I find that suspicious, because that's an unreasonably large range of capabilities. Even major automotive manufacturers don't manufacture all of their own transmissions and other driveline components; for an EV specialist to actually design and build both motors and gearboxes seems unlikely.

These articles say that the company employs a total of 71 people. Can 71 people do all of that, and at the same time do conversions of vehicles? I doubt it. My guess is that that they might build motors and controllers/inverters, and buy everything else from other suppliers, but of course I could be completely mistaken.
Electric vehicle system manufacturer creates highly skilled UK jobs
Sheffield electric bus firm in recruitment drive

The lack of any detailed technical specifications on their website suggests that do not expect to sell components to anyone - their business is vehicle conversions, in commercial quantities (not single units) using their products.

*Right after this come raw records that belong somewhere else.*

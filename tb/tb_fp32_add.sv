// Self-checking test of fp32_add: directed cases (signed zeros, exact
// cancellation, infinities, NaN, rounding ties, carry out), then random
// operands with close and distant exponents, mixed signs, overflow and
// underflow, and raw random bit patterns, each compared bit for bit with the
// double-precision reference.
module tb_fp32_add;
  import tb_fp_ref_pkg::*;

  logic [31:0] a, b, y;
  int checks = 0, failures = 0;

  fp32_add dut (.a(a), .b(b), .y(y));

  task automatic check(logic [31:0] ta, logic [31:0] tb_);
    logic [31:0] exp_y;
    a = ta; b = tb_;
    #1;
    exp_y = ref_add(ta, tb_);
    checks++;
    if (y !== exp_y) begin
      failures++;
      if (failures < 10) $display("ADD FAIL %h + %h = %h expected %h", ta, tb_, y, exp_y);
    end
  endtask

  initial begin : watchdog
    #10_000_000;
    failures++;
    $display("watchdog expired");
    $display("TB_RESULT checks=%0d failures=%0d", checks, failures);
    $finish;
  end

  logic [31:0] r;
  initial begin
    check(32'h3F80_0000, 32'h3F80_0000);  // 1 + 1
    check(32'h3F80_0000, 32'hBF80_0000);  // 1 - 1 -> +0
    check(32'h8000_0000, 32'h8000_0000);  // -0 + -0 -> -0
    check(32'h0000_0000, 32'h8000_0000);  // 0 + -0 -> +0
    check(32'h0000_0000, 32'h4040_0000);  // 0 + 3
    check(32'hC040_0000, 32'h8000_0000);  // -3 + -0
    check(32'h7F80_0000, 32'hFF80_0000);  // inf - inf -> NaN
    check(32'h7F80_0000, 32'h3F80_0000);  // inf + 1
    check(32'h3F80_0000, 32'hFF80_0000);  // 1 - inf
    check(32'h3F80_0000, 32'h7FC0_0001);  // NaN
    check(32'h4B80_0000, 32'h3F80_0000);  // 2^24 + 1 : tie to even
    check(32'h4B80_0001, 32'h3F80_0000);  // tie to odd -> up
    check(32'h7F7F_FFFF, 32'h7F7F_FFFF);  // overflow
    check(32'h0080_0001, 32'h8080_0000);  // result below normal range
    check(32'h3F80_0000, 32'hB380_0000);  // 1 - 2^-24
    check(32'h3F80_0000, 32'h3380_0000);  // 1 + 2^-24 tie
    repeat (20000) check(rand_norm(100, 50), rand_norm(100, 50));
    repeat (20000) check(rand_norm(120, 4), rand_norm(120, 4));    // close exponents
    repeat (5000)  check(rand_norm(1, 254), rand_norm(1, 254));
    repeat (5000)  check(rand_norm(1, 6), rand_norm(1, 6));        // near underflow
    repeat (5000) begin                                            // near-cancellation
      r = rand_norm(120, 10);
      check(r, {~r[31], r[30:2], 2'($urandom)});
    end
    repeat (10000) check($urandom, $urandom);
    repeat (5000)  check(rand_unit(), rand_unit());
    $display("TB_RESULT checks=%0d failures=%0d", checks, failures);
    $finish;
  end
endmodule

TM4 has similar capabilities, except that they don't build gearbox and transmission systems, and they have 130 employees... that seems more plausible.


----------



## brian_ (Feb 7, 2017)

There are a bunch of online references to the P144 motor, in the context of its application, usually in a bus. A typical spec for the Optare MetroCity bus is 


> 150kW @ 2650rpm with up
> to 2380Nm @ 2650rpm


2380Nm at 2650 rpm is 660 kW (not 150 kW, and not reasonable for this motor), so presumably the quoted speed (2650 rpm) is the motor speed (input to a gearbox), and the torque is to a driveshaft (output of a 4.4:1 reduction gearbox) at about 600 rpm. That would make the motor torque at 2650 rpm about 540 Nm. I assume that this is a big motor.

Another article and an Optare web page mention the same 150 kW and 2380 Nm combination, for a P144 in an Optare Solo EV bus.

Another source, about the same Optare bus, says


> Max Power 150 kW (200 PK) bij 1800 toeren,
> Torque 600 Nm max bij 1800 toeren


That's in Dutch, but I'm pretty sure that it says

max power 150 kW (200 hp) at 1800 rpm,
max torque 600 Nm at 1800 rpm.
The lower speeds from this source may correspond to a lower available battery voltage, or just different limits programmed into the controller; this one is at 350 volts.

Optare's 2018 spec sheet for their electric buses gives different motor specs, but it doesn't mention Magtec, and Optare uses other motor suppliers as well (including GKN and ZF). My guess is that they were using Magtec in 2014, but no longer use them.


----------



## The_Sasquatch (Feb 11, 2018)

I had seen the same numbers being quoted... the big question is if that 600Nm of torque is continuous or some kind of 10 second peak number. It is a big motor, I'll have photos tomorrow.


----------



## brian_ (Feb 7, 2017)

The_Sasquatch said:


> I had seen the same numbers being quoted... the big question is if that 600Nm of torque is continuous or some kind of 10 second peak number. It is a big motor, I'll have photos tomorrow.


I didn't see any indication of short-term versus continuous ratings, but if the motor is big enough then they wouldn't be out of line for continuous values. These values are roughly double those of the Nissan Leaf (pre-2018... new ratings are higher for the same size of motor), and as it designed for heavy-duty use the Magtec motor could easily be twice the size of the Leaf motor (which weighs 58 kg).


----------



## The_Sasquatch (Feb 11, 2018)

Update: the motor is an enova P120, not a magtec... First vs second generation I guess.


----------